_ABOUT THIS TASK_
Give the lines again, unchanged, starting with the line containing "acc_a <= a_sum;" and ending with the last line of the data below.

== Segment start ==

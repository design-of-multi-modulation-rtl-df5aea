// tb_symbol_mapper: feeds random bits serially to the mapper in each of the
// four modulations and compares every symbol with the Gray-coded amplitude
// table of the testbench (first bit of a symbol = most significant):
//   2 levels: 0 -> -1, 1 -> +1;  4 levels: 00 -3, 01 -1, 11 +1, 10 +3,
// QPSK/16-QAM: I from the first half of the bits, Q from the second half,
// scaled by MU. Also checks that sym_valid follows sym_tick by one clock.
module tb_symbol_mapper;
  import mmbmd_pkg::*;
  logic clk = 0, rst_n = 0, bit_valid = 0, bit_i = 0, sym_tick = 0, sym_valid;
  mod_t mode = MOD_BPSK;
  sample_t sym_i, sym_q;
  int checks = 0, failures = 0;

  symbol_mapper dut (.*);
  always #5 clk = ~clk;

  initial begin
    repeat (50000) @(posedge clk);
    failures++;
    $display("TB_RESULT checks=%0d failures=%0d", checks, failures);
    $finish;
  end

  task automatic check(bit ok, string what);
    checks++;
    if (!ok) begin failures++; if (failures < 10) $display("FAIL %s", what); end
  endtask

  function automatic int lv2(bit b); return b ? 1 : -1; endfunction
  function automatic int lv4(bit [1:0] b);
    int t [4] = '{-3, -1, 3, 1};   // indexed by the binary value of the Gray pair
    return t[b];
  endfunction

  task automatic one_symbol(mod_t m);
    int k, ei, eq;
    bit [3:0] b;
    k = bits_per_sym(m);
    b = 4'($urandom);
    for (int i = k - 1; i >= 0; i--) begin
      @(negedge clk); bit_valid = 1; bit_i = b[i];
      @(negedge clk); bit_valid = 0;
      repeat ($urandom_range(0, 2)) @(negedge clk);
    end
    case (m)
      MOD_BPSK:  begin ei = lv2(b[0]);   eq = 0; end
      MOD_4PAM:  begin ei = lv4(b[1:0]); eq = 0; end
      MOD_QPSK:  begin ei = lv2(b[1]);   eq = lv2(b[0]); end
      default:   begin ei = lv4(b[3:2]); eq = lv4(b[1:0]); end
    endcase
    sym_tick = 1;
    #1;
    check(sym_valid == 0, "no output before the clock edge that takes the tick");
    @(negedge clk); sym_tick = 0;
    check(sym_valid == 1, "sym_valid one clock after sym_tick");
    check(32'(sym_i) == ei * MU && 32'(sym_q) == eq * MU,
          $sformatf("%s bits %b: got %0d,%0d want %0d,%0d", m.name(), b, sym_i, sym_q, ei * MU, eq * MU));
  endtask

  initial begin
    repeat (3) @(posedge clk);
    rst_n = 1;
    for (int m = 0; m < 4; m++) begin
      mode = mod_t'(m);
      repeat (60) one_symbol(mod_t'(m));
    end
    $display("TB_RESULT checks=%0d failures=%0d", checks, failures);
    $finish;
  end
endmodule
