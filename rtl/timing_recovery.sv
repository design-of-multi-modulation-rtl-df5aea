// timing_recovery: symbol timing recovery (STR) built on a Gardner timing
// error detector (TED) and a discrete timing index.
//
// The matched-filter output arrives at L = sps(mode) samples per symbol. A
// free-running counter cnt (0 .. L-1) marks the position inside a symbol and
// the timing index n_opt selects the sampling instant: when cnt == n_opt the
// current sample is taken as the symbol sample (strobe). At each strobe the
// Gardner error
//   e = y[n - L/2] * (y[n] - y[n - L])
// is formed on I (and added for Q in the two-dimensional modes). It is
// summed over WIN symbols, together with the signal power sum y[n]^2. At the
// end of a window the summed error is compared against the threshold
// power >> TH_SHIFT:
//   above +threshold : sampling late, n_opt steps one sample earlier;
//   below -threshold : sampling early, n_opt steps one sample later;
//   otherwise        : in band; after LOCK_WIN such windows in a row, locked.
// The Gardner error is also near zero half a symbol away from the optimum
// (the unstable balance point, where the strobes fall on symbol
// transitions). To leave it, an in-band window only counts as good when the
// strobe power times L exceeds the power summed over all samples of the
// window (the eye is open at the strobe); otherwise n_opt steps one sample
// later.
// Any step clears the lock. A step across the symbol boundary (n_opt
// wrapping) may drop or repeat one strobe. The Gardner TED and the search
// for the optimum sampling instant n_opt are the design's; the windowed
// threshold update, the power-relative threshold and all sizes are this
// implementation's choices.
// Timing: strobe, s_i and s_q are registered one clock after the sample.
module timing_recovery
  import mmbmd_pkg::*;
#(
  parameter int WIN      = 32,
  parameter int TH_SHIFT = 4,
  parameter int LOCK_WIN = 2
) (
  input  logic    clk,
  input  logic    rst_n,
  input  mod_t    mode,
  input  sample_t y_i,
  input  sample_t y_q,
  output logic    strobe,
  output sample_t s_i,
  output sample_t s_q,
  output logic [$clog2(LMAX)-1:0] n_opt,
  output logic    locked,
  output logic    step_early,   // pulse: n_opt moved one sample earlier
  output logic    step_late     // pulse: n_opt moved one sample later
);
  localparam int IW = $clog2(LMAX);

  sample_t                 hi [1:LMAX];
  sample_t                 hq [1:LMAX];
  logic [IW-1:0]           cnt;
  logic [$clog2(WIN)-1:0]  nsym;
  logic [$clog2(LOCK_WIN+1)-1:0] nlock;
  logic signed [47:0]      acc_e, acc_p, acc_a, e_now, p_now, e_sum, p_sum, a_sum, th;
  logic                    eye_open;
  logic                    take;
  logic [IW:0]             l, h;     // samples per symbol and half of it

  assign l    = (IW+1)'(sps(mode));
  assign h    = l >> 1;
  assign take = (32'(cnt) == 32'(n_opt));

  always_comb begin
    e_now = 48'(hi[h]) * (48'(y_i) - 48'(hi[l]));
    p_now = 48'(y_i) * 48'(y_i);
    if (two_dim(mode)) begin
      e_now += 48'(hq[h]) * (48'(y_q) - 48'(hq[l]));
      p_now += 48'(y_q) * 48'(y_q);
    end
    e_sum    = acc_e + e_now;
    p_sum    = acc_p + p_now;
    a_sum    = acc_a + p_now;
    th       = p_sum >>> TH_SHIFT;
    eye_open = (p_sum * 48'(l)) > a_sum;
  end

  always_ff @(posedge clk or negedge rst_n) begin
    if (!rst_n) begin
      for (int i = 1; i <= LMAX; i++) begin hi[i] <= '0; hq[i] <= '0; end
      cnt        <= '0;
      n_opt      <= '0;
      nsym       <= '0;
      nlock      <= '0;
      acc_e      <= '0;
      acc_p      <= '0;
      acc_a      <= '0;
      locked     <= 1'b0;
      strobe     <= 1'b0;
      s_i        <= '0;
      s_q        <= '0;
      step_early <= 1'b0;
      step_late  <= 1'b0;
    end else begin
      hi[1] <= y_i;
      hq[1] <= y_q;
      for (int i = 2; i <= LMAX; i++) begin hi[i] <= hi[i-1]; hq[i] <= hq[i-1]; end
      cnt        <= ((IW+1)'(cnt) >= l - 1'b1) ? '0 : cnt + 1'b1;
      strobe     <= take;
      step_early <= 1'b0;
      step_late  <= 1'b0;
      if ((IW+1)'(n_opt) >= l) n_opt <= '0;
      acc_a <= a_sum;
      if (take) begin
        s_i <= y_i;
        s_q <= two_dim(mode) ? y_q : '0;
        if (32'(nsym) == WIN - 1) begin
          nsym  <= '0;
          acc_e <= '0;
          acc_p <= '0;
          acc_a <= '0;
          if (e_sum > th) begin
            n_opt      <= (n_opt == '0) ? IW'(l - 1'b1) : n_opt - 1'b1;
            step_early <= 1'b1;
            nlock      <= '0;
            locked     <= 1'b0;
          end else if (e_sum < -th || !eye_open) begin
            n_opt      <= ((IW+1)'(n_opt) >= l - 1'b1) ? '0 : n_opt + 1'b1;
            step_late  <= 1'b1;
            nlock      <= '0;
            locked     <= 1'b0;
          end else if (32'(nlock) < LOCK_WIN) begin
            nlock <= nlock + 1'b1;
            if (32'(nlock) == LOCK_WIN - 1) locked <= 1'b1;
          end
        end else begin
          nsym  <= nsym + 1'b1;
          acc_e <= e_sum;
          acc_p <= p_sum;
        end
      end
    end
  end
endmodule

== Segment end ==

_SOLUTION BELOW_
      acc_a <= a_sum;
      if (take) begin
        s_i <= y_i;
        s_q <= two_dim(mode) ? y_q : '0;
        if (32'(nsym) == WIN - 1) begin
          nsym  <= '0;
          acc_e <= '0;
          acc_p <= '0;
          acc_a <= '0;
          if (e_sum > th) begin
            n_opt      <= (n_opt == '0) ? IW'(l - 1'b1) : n_opt - 1'b1;
            step_early <= 1'b1;
            nlock      <= '0;
            locked     <= 1'b0;
          end else if (e_sum < -th || !eye_open) begin
            n_opt      <= ((IW+1)'(n_opt) >= l - 1'b1) ? '0 : n_opt + 1'b1;
            step_late  <= 1'b1;
            nlock      <= '0;
            locked     <= 1'b0;
          end else if (32'(nlock) < LOCK_WIN) begin
            nlock <= nlock + 1'b1;
            if (32'(nlock) == LOCK_WIN - 1) locked <= 1'b1;
          end
        end else begin
          nsym  <= nsym + 1'b1;
          acc_e <= e_sum;
          acc_p <= p_sum;
        end
      end
    end
  end
endmodule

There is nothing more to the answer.